I also switched to wearing tight bike shorts with chamois under my riding breeches for a while when I was training and competing a bunch of hours a day.

Good luck!


----------



## seh (May 31, 2013)

*JellyPantz*

JellyPantz Starter Kits come with a money back guarantee for first time customers. All you risk is the cost of shipping!


----------



## PinkStella (Feb 1, 2013)

seh said:


> JellyPantz Starter Kits come with a money back guarantee for first time customers. All you risk is the cost of shipping!



So you're saying I should go for it, huh?!? 

I definitely need a better pair of bike shorts. I'm hoping I can use the Jelly Pantz for both saddles. I don't want anything too bulky in either case, but I've got to do something different.


----------



## updownrider (Mar 31, 2009)

This is an old thread about JellyPantz.

http://www.horseforum.com/horse-talk/jelly-pantz-undies-riders-71271/


----------



## BoldComic (Feb 26, 2012)

Okay, despite the horrid name... I have been interested in trying them. I was going to order then I got a free undies coupon from Victoria's Secret and got a pair of no-show that are amazing for riding. However, I would still like to try the jellypantz. If you get a pair be sure to post a review.


----------



## PinkStella (Feb 1, 2013)

updownrider said:


> This is an old thread about JellyPantz.
> 
> http://www.horseforum.com/horse-talk/jelly-pantz-undies-riders-71271/


Yeah, I saw that. I read the entire thread before I posted because no one in that thread had actually tried the Jellypantz. Lots of other interesting suggestions, though, like thongs (tried it, can't stand it) and going commando (not sure I can bring myself to try that).


----------



## PinkStella (Feb 1, 2013)

BoldComic said:


> Okay, despite the horrid name... I have been interested in trying them. I was going to order then I got a free undies coupon from Victoria's Secret and got a pair of no-show that are amazing for riding. However, I would still like to try the jellypantz. If you get a pair be sure to post a review.

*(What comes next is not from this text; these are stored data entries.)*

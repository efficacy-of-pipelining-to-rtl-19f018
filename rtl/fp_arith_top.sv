// fp_arith_top: the six floating-point units side by side.
//
// An adder and a multiplier for each of three formats: FP32 (8-bit exponent,
// 23-bit fraction), FP16 (5-bit exponent, 10-bit fraction) and bfloat16
// (8-bit exponent, 7-bit fraction). Each unit is a combinational core with
// STAGES levels of registers at its output; one level is the configuration
// meant to cut glitch energy at an unchanged clock rate, zero the plain
// combinational unit it replaces as a drop-in.
//
// The six units are independent: each has its own operand and result ports
// and they share only the clock. Every unit accepts a new operand pair on
// each rising clock edge and presents the rounded result STAGES edges later.
// Operands and results are packed structs (sign, exponent, fraction) from
// fp_pkg.
//
// The three formats, the two unit kinds and the single output register
// level follow the studied design; placing the units side by side with
// separate ports (they are evaluated one at a time, never connected) is this
// design's own arrangement.
module fp_arith_top
  import fp_pkg::*;
#(
  parameter int unsigned STAGES = DEFAULT_STAGES
) (
  input  logic  clk,

  input  fp32_t fp32_add_a,
  input  fp32_t fp32_add_b,
  output fp32_t fp32_add_r,
  input  fp32_t fp32_mul_a,
  input  fp32_t fp32_mul_b,
  output fp32_t fp32_mul_r,

  input  fp16_t fp16_add_a,
  input  fp16_t fp16_add_b,
  output fp16_t fp16_add_r,
  input  fp16_t fp16_mul_a,
  input  fp16_t fp16_mul_b,
  output fp16_t fp16_mul_r,

  input  bf16_t bf16_add_a,
  input  bf16_t bf16_add_b,
  output bf16_t bf16_add_r,
  input  bf16_t bf16_mul_a,
  input  bf16_t bf16_mul_b,
  output bf16_t bf16_mul_r
);

  fp_add #(.WE(FP32_WE), .WF(FP32_WF), .STAGES(STAGES)) u_fp32_add (
    .clk (clk), .a (fp32_add_a), .b (fp32_add_b), .r (fp32_add_r));

  fp_mul #(.WE(FP32_WE), .WF(FP32_WF), .STAGES(STAGES)) u_fp32_mul (
    .clk (clk), .a (fp32_mul_a), .b (fp32_mul_b), .r (fp32_mul_r));

  fp_add #(.WE(FP16_WE), .WF(FP16_WF), .STAGES(STAGES)) u_fp16_add (
    .clk (clk), .a (fp16_add_a), .b (fp16_add_b), .r (fp16_add_r));

  fp_mul #(.WE(FP16_WE), .WF(FP16_WF), .STAGES(STAGES)) u_fp16_mul (
    .clk (clk), .a (fp16_mul_a), .b (fp16_mul_b), .r (fp16_mul_r));

  fp_add #(.WE(BF16_WE), .WF(BF16_WF), .STAGES(STAGES)) u_bf16_add (
    .clk (clk), .a (bf16_add_a), .b (bf16_add_b), .r (bf16_add_r));

  fp_mul #(.WE(BF16_WE), .WF(BF16_WF), .STAGES(STAGES)) u_bf16_mul (
    .clk (clk), .a (bf16_mul_a), .b (bf16_mul_b), .r (bf16_mul_r));

endmodule
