# LATRIC0 — event-driven ring-oscillator TDC for strip LGAD timing

LATRIC0 is a single-channel prototype readout chip for AC-coupled LGAD
microstrip sensors. Each hit is timed with about 30 ps resolution at very low
average power. The main idea is that the time-to-digital converter (TDC) is
**event driven**. A ring oscillator (RO) of 15 NAND delay cells sits stopped
until a hit arrives. The hit's leading edge starts the ring. One delay line
then serves three measurements:

| measurement | from | to | purpose |
|---|---|---|---|
| TOA (time of arrival) | leading edge | next rising clock edge (R1) | hit time relative to the clock |
| CAL (calibration)     | leading edge | the rising edge after that (R2) | R2 − R1 is exactly one clock period |
| TOT (time over threshold) | leading edge | trailing edge | pulse width, for time-walk correction |

CAL − TOA is one clock period measured in cell delays, so every event carries
its own LSB calibration. Once all three values are captured, the ring stops
again. The results leave the chip on two serial lines: a 128-bit raw frame and
a 40-bit encoded frame.

This repository holds SystemVerilog for the whole channel:

- synthesizable RTL for the digital parts;
- behavioural models for the two analog parts: the front-end amplifier with
  its discriminator, and the delay cells of the ring;
- self-checking testbenches for every block and for the whole chip.

## Block structure

```
latric0_top
├── fe_model            front end: amplifier + discriminator   (behavioural)
├── pulse_mux           FE output or external test pulse
├── tdc_core
│   ├── timing_controller   RO_key, gated clock, latch strobes, stop
│   ├── ro_delay_line       15 NAND cells + S2D, 30 phases       (behavioural)
│   ├── coarse_counter      7-bit count of RO periods
│   ├── latch_groups        group1 / group2 / group3
│   └── tdc_encoder         30 phases -> 5-bit fine code
├── shift_serializer #(128) raw frame    -> dout128
└── shift_serializer #(40)  encoded frame -> dout40
```

`latric0_pkg` holds the sizes, the frame structs and the header patterns.

## One measurement, step by step

The timing controller is the hardest part to follow, because it works on
edges of three unrelated signals: the hit pulse, the external clock `clk`,
and a gated copy of the clock.

1. **Idle.** `ro_key` = 0. The ring is held in its reset pattern and the
   coarse counter is at 0. The gated clock `clk_ref = clk | ~ro_key` is held
   high.
2. **Leading edge.** A flip-flop clocked by the pulse sets `ro_key`. The ring
   starts at that instant, and `clk_ref` now follows `clk`.
3. **F0** is the first falling edge of `clk_ref`. It is the next falling
   clock edge, or the arrival itself if `clk` is low at that moment.
   `clk_latch2` rises here and copies group1 into group2. That copy holds
   nothing useful; it is overwritten at F1.
4. **R1**, the next rising clock edge. `clk_latch1` rises, and group1
   samples the 30 ring phases and the coarse count. This is **TOA**.
5. **F1.** `clk_latch2` rises and copies TOA from group1 into group2.
6. **R2.** `clk_latch1` rises again, and group1 samples **CAL**. This
   overwrites TOA, which is now safe in group2.
7. **Trailing edge** (at any point above, or later). `tot_latch` rises,
   and group3 samples **TOT**.
8. **Stop.** On the first falling clock edge after both R2 and the trailing
   edge, the flip-flop `stop` is set. It clears `ro_key`, which stops and
   resets the ring, clears the coarse counter and the edge counters, and
   returns `clk_ref` to static high. `stop` doubles as `data_valid`. It is
   high across exactly one rising clock edge, and on that edge both
   serializers load their frames.
9. `stop` falls at the next falling clock edge, and the channel can accept a
   new hit. A leading edge that arrives while `ro_key` or `stop` is high is
   ignored.

Two small counters, clocked by the falling and rising edges of `clk_ref`,
select which edges produce strobes. `clk_latch1` is enabled after F0 and F1;
`clk_latch2` is enabled before R2. The enables change only while the strobe
they gate is held low by the clock phase, so the strobes have no glitches.

Latency: for a pulse shorter than R2, `data_valid` comes 1.5 to 2.5 clock
periods after the hit. The ring runs for that long; a pulse that ends after
R2 keeps it running until the falling clock edge after its trailing edge.
This is what keeps the dynamic power proportional to the hit rate. The chip
is specified for oscillation of up to about two clock cycles per hit; this
design stops half a cycle after R2 so that the stop cannot race with the CAL
capture, which allows up to 2.5 cycles. The test clock is 720 MHz, a period
of 1389 ps.

## The ring, the fine code and the coarse count

`ro_delay_line` has 15 two-input NAND cells in a ring. `ro_key` drives the
second input of the first cell. All the other cells have that input tied
high, so they act as inverters. With `ro_key` low, the chain rests at
1,0,1,0,… When `ro_key` rises, an edge runs around the ring, one cell every
`STAGE_DELAY_PS` (30 ps), and the ring oscillates with a period of 30 cell
delays (900 ps).

Each cell output passes through a single-to-differential (S2D) converter that
gives a true/complement pair. After polarity correction this yields 30
phases, numbered so that `phase[k]` rises (k+1) cell delays after start,
modulo 30. At m cell delays after start, with f = m mod 30, the 30-bit word
reads:

- f < 15:  `phase[14:0]` has f ones from bit 0 up, `phase[14]` = 0;
- f ≥ 15: `phase[14]` = 1, and `phase[29:15]` has f − 15 ones from bit 15 up;
- always `phase[15+k] = ~phase[k]`.

`tdc_encoder` uses `phase[14]` to choose a half, then counts the ones in it:
fine = popcount(low half), or 15 + popcount(high half). Counting ones, rather
than searching for the edge, also absorbs a single bubble.

`phase[29]` rises exactly once per period, at the wrap from fine value 29 to
0. It clocks the 7-bit `coarse_counter`. A measured interval is therefore

    t = (coarse * 30 + fine) * STAGE_DELAY_PS      (floor, in cell delays)

with a range of 128 × 30 = 3840 codes (115 ns). The counter wraps beyond
that.

## Output frames

Both frames are sent least significant bit first, one bit per `clk` cycle,
starting in the cycle after the load edge. The line is 0 when idle. A
frame's first bit (header bit 0) is 1, so a receiver can find the start of
the frame.

| frame | bits (MSB … LSB) | size |
|---|---|---|
| `dout128` raw | TOT[36:0], TOA[36:0], CAL[36:0], header 17'h15A53 | 128 |
| `dout40` encoded | TOT[11:0], TOA[11:0], CAL[11:0], header 4'b1011 | 40 |

Each raw field is {coarse[6:0], phase[29:0]}, and each encoded field is
{coarse[6:0], fine[4:0]}. A 128-bit frame lasts 178 ns at 720 MHz. A hit that
ends within that time reloads both serializers, which cuts off the raw frame
still being sent.

## What is modelled, and what was chosen here

Taken from the chip's published description:

- the block structure;
- the 15 NAND cells, with only the first gated, and the 30 S2D phases;
- the TOA/CAL/TOT scheme, with its F0/R1/F1/R2 edges and the group1 →
  group2 transfer;
- the gated reference clock, which is static high when idle;
- the stop condition;
- all field and frame widths;
- the shift-register serializers.

Choices made in this design, where the description gives nothing:

- header bit patterns, the field order inside a field (coarse above fine),
  the serial bit order, and the load instant;
- the exact stop instant, and the `data_valid` hand-off;
- the dead time, and the rule that a hit during a measurement is ignored;
- an asynchronous active-low `rst_n` everywhere, which clears the same state
  as `ro_key` low;
- the ring's phase numbering, and coarse counting on `phase[29]`;
- the ones-counting encoder;
- the `sel_test_pulse` select input, and the front end's threshold as a
  `real` input.

Simplifications to keep in mind when trusting the numbers:

- **Ideal analog parts.** Every cell has exactly `STAGE_DELAY_PS`. The S2D
  converters have no skew. The front end is an ideal inverting gain (20) with
  an ideal comparator and a fixed 400 ps delay: no noise, jitter or time walk.
  The simulated DNL, INL and precision are therefore ideal. They say nothing
  about silicon, whose measured LSB was about 31 ps with DNL and INL within
  ±1 LSB.
- **Latch strobes.** The chip strobes its gated SR latches with short pulses.
  Here each group is a register that samples on the rising edge of its
  strobe, which needs no delay elements.
- **Coarse/fine consistency.** Sampling exactly at the fine wrap is a race
  between the coarse counter and the phases. The real chip must resolve it in
  a way that is not described, and this design does not resolve it. The
  testbenches skip the few sample times that fall within 10⁻⁴ cell delays of
  a cell boundary.
- **Flip-flops with two asynchronous clears.** The edge counters and the
  coarse counter are cleared both by `ro_key` low and by `rst_n` low. A
  synthesis flow that allows only one asynchronous load per flip-flop must
  merge the two into one clear net.
- **Behavioural models.** `fe_model` and `ro_delay_line` are not
  synthesizable. The real-valued front end also keeps `latric0_top` from
  being synthesized as a whole. The synthesizable parts are `pulse_mux`,
  `timing_controller`, `coarse_counter`, `latch_groups`, `tdc_encoder` and
  `shift_serializer`.

The future multi-channel chip adds clock fan-out, a configuration block and
channel framing. Those blocks are not part of this single-channel design.

## Parameters

| where | parameter | default | meaning |
|---|---|---|---|
| `latric0_top`, `tdc_core`, `ro_delay_line` | `STAGE_DELAY_PS` | 30.0 | delay of one NAND cell, in ps (the LSB) |
| `fe_model` | `GAIN`, `DELAY_PS` | 20.0, 400.0 | front-end gain and output delay |
| `shift_serializer` | `WIDTH` | 128 | chain length (40 for the encoded frame) |
| `latric0_pkg` | `HEADER128`, `HEADER40` | 17'h15A53, 4'b1011 | frame headers |

All modules declare `timeunit 1ps; timeprecision 1fs;`, so real-valued
delays hold their sub-picosecond values.

## Testbenches

Every testbench checks itself. It ends by printing
`TB_RESULT checks=N failures=M`, and a watchdog ends it if it hangs.
Expected values come from `tb/tdc_ref_pkg.sv`, which derives them from
measured times alone:

    m = floor(dt / 30 ps), coarse = m / 30, fine = m % 30

| testbench | what it checks |
|---|---|
| `tb_latric0_top` | The whole chip at default parameters. It sends test-pulse hits and 16.8 mV analog hits. It deserializes both lines and compares every raw and encoded field with the times it applied. It checks the LSB derived from CAL − TOA. It also counts each mechanism: both modes, arrival in either clock phase, a pulse ending before R1, a pulse outlasting R2, a coarse count above 0, a 210 ps pulse, and an ignored pulse. |
| `tb_latric0_scans` | TOA and TOT transfer-curve scans: 25 ns in 1 ns steps, 1 ns in 6 ps steps, and 5–6 ns in 10 ps steps. It fits the LSB, derives the calibrated LSB, and checks DNL. |
| `tb_tdc_core` | 66 hits at random sub-ps times. It checks raw and encoded fields, CAL − TOA, `data_valid` timing, and that a second pulse is ignored. |
| `tb_timing_controller` | The time of every strobe edge against F0, R1, F1, R2 and the trailing edge. Also the `clk_ref` gating, the stop, and that `data_valid` lasts one edge. |
| `tb_ro_delay_line` | The reset pattern, the phase pattern at every cell interval, and one wrap per 900 ps. |
| `tb_coarse_counter`, `tb_latch_groups`, `tb_tdc_encoder`, `tb_shift_serializer`, `tb_pulse_mux`, `tb_fe_model` | Block-level behaviour, as described in each file's header. |

To run one with Verilator 5:

```
verilator --binary --timing --assert -Wno-fatal -Irtl -Itb -y rtl -y tb +libext+.sv \
  rtl/latric0_pkg.sv tb/tdc_ref_pkg.sv tb/tb_latric0_top.sv \
  --top-module tb_latric0_top -o sim
./obj_dir/sim
```

Replace `tb_latric0_top` with any other testbench name. `-Wno-fatal` is needed
because Verilator warns (ZERODLY) about delays taken from task arguments.
Each run takes well under a second of CPU time.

I've tried those, too! I don't like them for riding at all. Maybe I have an unusual shape? I've been wearing New Balance wicking briefs, which are the least irritating, but still irritating. Glad the no-shows are working for you! 

I've got them in my "cart," haven't yet checked out. If I do, I will definitely let you know how they are!


----------



## Northernstar (Jul 23, 2011)

If the Jellypantz don't work, I saw a (new?) product that allows 'going commando' with some sort of disposable protection that adheres secretly to one's pants - (can't remember the name, but the word, 'commando' was in it). Sounds like a pantyliner the way I describe, but looked like a really doable product actually....


----------



## PinkStella (Feb 1, 2013)

Northernstar said:


> If the Jellypantz don't work, I saw a (new?) product that allows 'going commando' with some sort of disposable protection that adheres secretly to one's pants - (can't remember the name, but the word, 'commando' was in it). Sounds like a pantyliner the way I describe, but looked like a really doable product actually....


I googled "commando pads" and found these. Interesting idea! Hollywood Commando Disposable Underwear


----------



## tinyliny (Oct 31, 2009)

If your saddle fits you well, it shouldn't cause crotch irritation. my old saddle, that I dearly loved and gave a very close contact feel, was just not shaped for my pelvis and I always ended a long day of riding with "road rash". now, with my current Dressage saddle, this is never an issue.


----------



## NorthernMama (Mar 12, 2008)

Some ladies have used a feminine pad to help, though honestly, I don't understand how the seams in u-wear can be uncomfortable there. There are no seams "there" - at least not in any u-wear I buy.


----------



## BoldComic (Feb 26, 2012)

My problem isn't the crotch area it's butt chaffing. Maybe that's why the VS panties worked for me. They stick to my butt but not to my pants so I don't get the rubbing. Hope you find a solution that works well for you.


----------



## PinkStella (Feb 1, 2013)

NorthernMama said:


> Some ladies have used a feminine pad to help, though honestly, I don't understand how the seams in u-wear can be uncomfortable there. There are no seams "there" - at least not in any u-wear I buy.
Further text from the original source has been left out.